*What to produce:* All lines from the one containing "logic [NORM_W-1:0] norm13;" through the final line of the entries are to be written out verbatim; no other line is to be included.

[Opening Data to use section]

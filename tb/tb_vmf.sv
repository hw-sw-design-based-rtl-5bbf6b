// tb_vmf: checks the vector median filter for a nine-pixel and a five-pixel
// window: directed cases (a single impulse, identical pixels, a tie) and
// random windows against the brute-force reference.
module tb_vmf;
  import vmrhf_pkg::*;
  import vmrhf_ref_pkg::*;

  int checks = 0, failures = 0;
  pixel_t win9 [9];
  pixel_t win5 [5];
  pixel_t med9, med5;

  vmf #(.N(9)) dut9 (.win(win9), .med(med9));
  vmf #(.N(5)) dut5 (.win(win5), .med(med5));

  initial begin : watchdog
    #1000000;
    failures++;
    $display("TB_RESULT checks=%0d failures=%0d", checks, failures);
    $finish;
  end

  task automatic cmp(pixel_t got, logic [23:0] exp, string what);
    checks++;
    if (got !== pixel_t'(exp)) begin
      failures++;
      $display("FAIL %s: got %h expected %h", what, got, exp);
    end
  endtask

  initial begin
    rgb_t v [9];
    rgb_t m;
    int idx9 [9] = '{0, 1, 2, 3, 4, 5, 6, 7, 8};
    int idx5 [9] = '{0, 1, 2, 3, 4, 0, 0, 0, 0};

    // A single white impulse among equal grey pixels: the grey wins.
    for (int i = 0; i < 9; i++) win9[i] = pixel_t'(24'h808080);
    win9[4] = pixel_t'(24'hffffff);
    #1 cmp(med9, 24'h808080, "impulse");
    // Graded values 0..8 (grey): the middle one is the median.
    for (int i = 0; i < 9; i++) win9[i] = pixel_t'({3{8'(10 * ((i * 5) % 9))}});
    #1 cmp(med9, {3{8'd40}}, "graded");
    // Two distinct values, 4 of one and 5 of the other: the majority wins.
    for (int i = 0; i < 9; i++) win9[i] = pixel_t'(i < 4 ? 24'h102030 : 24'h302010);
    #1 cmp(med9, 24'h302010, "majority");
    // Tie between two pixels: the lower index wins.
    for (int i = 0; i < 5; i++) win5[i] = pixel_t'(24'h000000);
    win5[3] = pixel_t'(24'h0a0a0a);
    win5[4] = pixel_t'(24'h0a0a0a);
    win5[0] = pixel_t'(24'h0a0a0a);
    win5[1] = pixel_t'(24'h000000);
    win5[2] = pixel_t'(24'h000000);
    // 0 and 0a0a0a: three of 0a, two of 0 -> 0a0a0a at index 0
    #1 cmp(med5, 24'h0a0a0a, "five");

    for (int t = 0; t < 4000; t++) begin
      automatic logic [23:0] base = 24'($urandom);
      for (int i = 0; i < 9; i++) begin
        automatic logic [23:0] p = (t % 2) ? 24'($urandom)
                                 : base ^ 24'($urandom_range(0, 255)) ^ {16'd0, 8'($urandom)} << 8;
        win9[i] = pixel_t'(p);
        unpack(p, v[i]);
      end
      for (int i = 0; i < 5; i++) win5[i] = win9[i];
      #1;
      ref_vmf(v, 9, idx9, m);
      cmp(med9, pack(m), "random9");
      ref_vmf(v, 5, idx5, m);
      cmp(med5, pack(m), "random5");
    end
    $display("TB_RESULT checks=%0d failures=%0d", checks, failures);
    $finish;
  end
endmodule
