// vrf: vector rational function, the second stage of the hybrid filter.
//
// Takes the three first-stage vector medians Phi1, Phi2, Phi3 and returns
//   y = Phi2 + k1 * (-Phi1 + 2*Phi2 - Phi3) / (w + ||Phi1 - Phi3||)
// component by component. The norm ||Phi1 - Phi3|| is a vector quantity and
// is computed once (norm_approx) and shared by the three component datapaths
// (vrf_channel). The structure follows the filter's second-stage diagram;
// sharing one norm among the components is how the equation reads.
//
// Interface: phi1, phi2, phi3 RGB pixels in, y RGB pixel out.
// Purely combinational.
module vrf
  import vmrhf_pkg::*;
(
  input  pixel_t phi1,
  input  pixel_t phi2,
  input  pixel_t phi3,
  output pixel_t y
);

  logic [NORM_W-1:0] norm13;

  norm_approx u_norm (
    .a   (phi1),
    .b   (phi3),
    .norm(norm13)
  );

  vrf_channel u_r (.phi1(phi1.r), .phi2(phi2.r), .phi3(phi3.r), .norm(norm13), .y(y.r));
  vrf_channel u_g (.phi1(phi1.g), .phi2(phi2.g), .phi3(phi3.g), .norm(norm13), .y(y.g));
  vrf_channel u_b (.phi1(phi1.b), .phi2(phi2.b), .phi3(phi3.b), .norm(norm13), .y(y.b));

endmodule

[Closing Data to use section]

*Solution to this exercise:*
  logic [NORM_W-1:0] norm13;

  norm_approx u_norm (
    .a   (phi1),
    .b   (phi3),
    .norm(norm13)
  );

  vrf_channel u_r (.phi1(phi1.r), .phi2(phi2.r), .phi3(phi3.r), .norm(norm13), .y(y.r));
  vrf_channel u_g (.phi1(phi1.g), .phi2(phi2.g), .phi3(phi3.g), .norm(norm13), .y(y.g));
  vrf_channel u_b (.phi1(phi1.b), .phi2(phi2.b), .phi3(phi3.b), .norm(norm13), .y(y.b));

endmodule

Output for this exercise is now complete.